In the early morning hours of December 6, 1959 in a handsome Spanish-style mansion in hilly Los Feliz, California, Dr. Harold Perelson took up a hammer and murdered his wife Lillian in her bed, then attempted to kill his sleeping daughter Judy.
But his aim was poor, and Judy was able to raise the alarm and to escape. The killer spoke calmly to his younger children, telling them it was only a nightmare and to go back to bed. Then he retreated to a bathroom, where he took a fatal overdose. He was found dead in bed, the bloody hammer in his hand and an open copy of Dante’s Divine Comedy at his side.
It’s a terrible story, and a strange one. In the legends that swirled around the house in later years, as it sat vacant and brooding with a living room filled with stored junk that credulous urban explorers convinced themselves represented “the Perelson’s Christmas tree and presents, exactly as they’d left them,” Harold’s brutal actions appear unexplainable, perhaps demonic. Sure, the family had money problems, but what family doesn’t?
Now, as the house on Glendower Place goes back on the market after 56 years, and a production company develops a film about the spooky murder mansion, the question still lingers: just what got into Harold Perelson?
The answer, we suspect, lies in the last substances he ingested, and in a very similar crime that would occur four months later, in an equally fine Pasadena mansion. It’s a story we tell on the Pasadena Confidential tour.
Here is a headline from the front page of the Pasadena Independent on December 8, 1959, after Harold Perelson’s attacks.
And this is a front page headline from the same paper, April 23, 1960.
Pasadenans Martha Ann and William Howard Taft had their problems, too. His jealousy, her anxiety, their failure to conceive. But when she left her bed on April 21, took up the heavy hammer and beat her sleeping mate’s brains in, so soundly that the handle broke, nobody was more surprised than she. When she realized what she’d done, she wrote a suicide note / confession, took an overdose of pills and slashed her wrists. Her sister found her alive the next morning, but William was beyond help.

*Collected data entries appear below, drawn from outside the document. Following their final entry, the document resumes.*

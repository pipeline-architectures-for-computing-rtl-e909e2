// router -- the R_i data distribution element of the parallel architectures.
//
// R_i sits on a chain of routers fed with a token stream. Of every PERIOD
// (= i) tokens it receives, it moves the first one into the queue of its own
// processing element and passes the other PERIOD-1 on to the next router
// R_{i-1}. With R_beta at the head of the chain and R_1 at the end, token
// number t (from 0) of a stream ends up at PE B_{1 + t mod beta}: the pixels
// of columns j, j+beta, j+2*beta, ... reach PE B_j, as the interleaved
// processing scheme requires. The same element distributes the y^n tokens.
// Routing rule follows the architecture; taking the first token of each
// group, the valid/ready handshake and the reset to the start of a group are
// this design's choices. Combinational between input and outputs; the FIFOs
// around it hold the tokens. Both data outputs are plain wires from in_data:
// only the valid/ready steering and the group counter are logic.
module router #(
  parameter int unsigned WIDTH  = 32,
  parameter int unsigned PERIOD = 2
) (
  input  logic             clk,
  input  logic             rst_n,
  input  logic             in_valid,
  output logic             in_ready,
  input  logic [WIDTH-1:0] in_data,
  output logic             pe_valid,   // token for this router's PE
  input  logic             pe_ready,
  output logic [WIDTH-1:0] pe_data,
  output logic             next_valid, // token passed to R_{i-1}
  input  logic             next_ready,
  output logic [WIDTH-1:0] next_data
);
  localparam int unsigned CW = (PERIOD > 1) ? $clog2(PERIOD) : 1;

  logic [CW-1:0] cnt;
  logic          mine;

  assign mine       = (cnt == '0);
  assign pe_valid   = in_valid && mine;
  assign next_valid = in_valid && !mine;
  assign pe_data    = in_data;
  assign next_data  = in_data;
  assign in_ready   = mine ? pe_ready : next_ready;

  always_ff @(posedge clk or negedge rst_n) begin
    if (!rst_n)
      cnt <= '0;
    else if (in_valid && in_ready)
      cnt <= (cnt == CW'(PERIOD - 1)) ? '0 : cnt + CW'(1);
  end
endmodule
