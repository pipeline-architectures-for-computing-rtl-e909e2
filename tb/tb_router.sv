// tb_router -- a router with PERIOD = 3 must send tokens 0, 3, 6, ... of its
// input stream to its PE queue and all others, in order, to the next router,
// under random readiness on both outputs.
module tb_router;
  localparam int P = 3;
  logic clk = 0, rst_n = 0;
  logic in_valid, in_ready, pe_valid, pe_ready, next_valid, next_ready;
  logic [15:0] in_data, pe_data, next_data;
  logic [15:0] seq;
  int checks = 0, failures = 0;
  int want_pe, want_next, n_pe, n_next;

  router #(.WIDTH(16), .PERIOD(P)) dut (.*);

  always #5 clk = ~clk;

  initial begin
    repeat (20000) @(posedge clk);
    failures++;
    $display("watchdog expired");
    $display("TB_RESULT checks=%0d failures=%0d", checks, failures);
    $finish;
  end

  // the input carries 0, 1, 2, ... ; token t belongs to the PE when t % P == 0
  always @(posedge clk) if (rst_n) begin
    if (in_valid && in_ready) seq <= seq + 1;
    if (pe_valid && pe_ready) begin
      checks++;
      if (pe_data != 16'(want_pe)) begin
        failures++;
        $display("FAIL pe got %0d want %0d", pe_data, want_pe);
      end
      want_pe += P;
      n_pe++;
    end
    if (next_valid && next_ready) begin
      checks++;
      if (next_data != 16'(want_next)) begin
        failures++;
        $display("FAIL next got %0d want %0d", next_data, want_next);
      end
      want_next += (want_next % P == P - 1) ? 2 : 1;
      n_next++;
    end
  end

  assign in_data = seq;

  always @(negedge clk) begin
    in_valid   <= ($urandom_range(3) != 0);
    pe_ready   <= ($urandom_range(2) != 0);
    next_ready <= ($urandom_range(2) != 0);
  end

  initial begin
    seq = 0; want_pe = 0; want_next = 1; n_pe = 0; n_next = 0;
    in_valid = 0; pe_ready = 0; next_ready = 0;
    repeat (3) @(posedge clk);
    rst_n = 1;
    repeat (3000) @(posedge clk);
    checks++;
    if (n_pe == 0 || n_next < n_pe) begin
      failures++;
      $display("FAIL too few tokens: pe %0d next %0d", n_pe, n_next);
    end
    $display("TB_RESULT checks=%0d failures=%0d", checks, failures);
    $finish;
  end
endmodule
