// token_fifo -- synchronous FIFO used as the data interchange device between
// processing elements, and as the image input buffer.
//
// The architectures become wavefront arrays by replacing each delay element
// with a FIFO: a PE fires when its operand tokens are present and its output
// queue has room. This FIFO gives that token semantics with a valid/ready
// handshake on both sides (a transfer happens in a cycle where valid and ready
// are both high). Storage is a circular array of DEPTH words; the head word is
// presented from the array, so a written token can be read on the next cycle.
// Push and pop may happen in the same cycle, so DEPTH >= 2 sustains one token
// per cycle. in_ready depends only on the fill level, never on out_ready.
// DEPTH and WIDTH are free; their defaults are this design's choice.
module token_fifo #(
  parameter int unsigned WIDTH = 32,
  parameter int unsigned DEPTH = 2
) (
  input  logic             clk,
  input  logic             rst_n,
  input  logic             in_valid,
  output logic             in_ready,
  input  logic [WIDTH-1:0] in_data,
  output logic             out_valid,
  input  logic             out_ready,
  output logic [WIDTH-1:0] out_data,
  output logic [$clog2(DEPTH+1)-1:0] count
);
  localparam int unsigned AW = (DEPTH > 1) ? $clog2(DEPTH) : 1;

  logic [WIDTH-1:0] mem [DEPTH];
  logic [AW-1:0]    rd_ptr, wr_ptr;
  logic             push, pop;

  assign in_ready  = (count != ($clog2(DEPTH+1))'(DEPTH));
  assign out_valid = (count != '0);
  assign out_data  = mem[rd_ptr];
  assign push      = in_valid && in_ready;
  assign pop       = out_valid && out_ready;

  function automatic logic [AW-1:0] next_ptr(input logic [AW-1:0] p);
    return (p == AW'(DEPTH - 1)) ? '0 : p + AW'(1);
  endfunction

  always_ff @(posedge clk or negedge rst_n) begin
    if (!rst_n) begin
      rd_ptr <= '0;
      wr_ptr <= '0;
      count  <= '0;
    end else begin
      if (push) wr_ptr <= next_ptr(wr_ptr);
      if (pop)  rd_ptr <= next_ptr(rd_ptr);
      case ({push, pop})
        2'b10:   count <= count + 1'b1;
        2'b01:   count <= count - 1'b1;
        default: count <= count;
      endcase
    end
  end

  always_ff @(posedge clk) begin
    if (push) mem[wr_ptr] <= in_data;
  end

  // A token may never be written into a full FIFO or read from an empty one.
  a_no_overflow:  assert property (@(posedge clk) disable iff (!rst_n) push |-> count < ($clog2(DEPTH+1))'(DEPTH));
  a_no_underflow: assert property (@(posedge clk) disable iff (!rst_n) pop |-> count != '0);
endmodule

When Martha had recovered enough to be held accountable, she opted to go before a Superior Court judge, no jury. H. Burton Noble ruled that while she had killed her husband, it was not a conscious act on her part. Influencing his decision was the report of UCLA toxicologist Dr. Thomas Haley, who stated that anyone who took as much of the powerful tranquilizer Miltown as Martha had could behave “like a maniac.” She was freed.
The Taft House, today (photo: Esotouric)
The unconscious mind is a force beyond our understanding. Almost asleep, deeply drugged, acting out past traumas with the nearest weapon at hand, Martha Ann Taft became a murderess. Perhaps the germ of the idea was formed over the morning newspaper that past December, as she read about another family’s nightmare.
The Los Feliz Murder Mansion case is fascinating because it makes so little sense. The family annihilator type of killer, a parent who goes after spouse and children, typically leaves no survivors, and doesn’t always commit suicide. When they do kill themselves, it’s decisively, not by taking pills in front of witnesses. It doesn’t add up, unless you factor in the pills as an unseen actor.
We know from his mode of death that Harold Perelson had a medicine chest full of powerful drugs. We know from his actions that fatal night that he could be easily distracted from the act of murder. He told the little children who he let get away that it was only a nightmare. Maybe, as he slipped away, he believed that, too.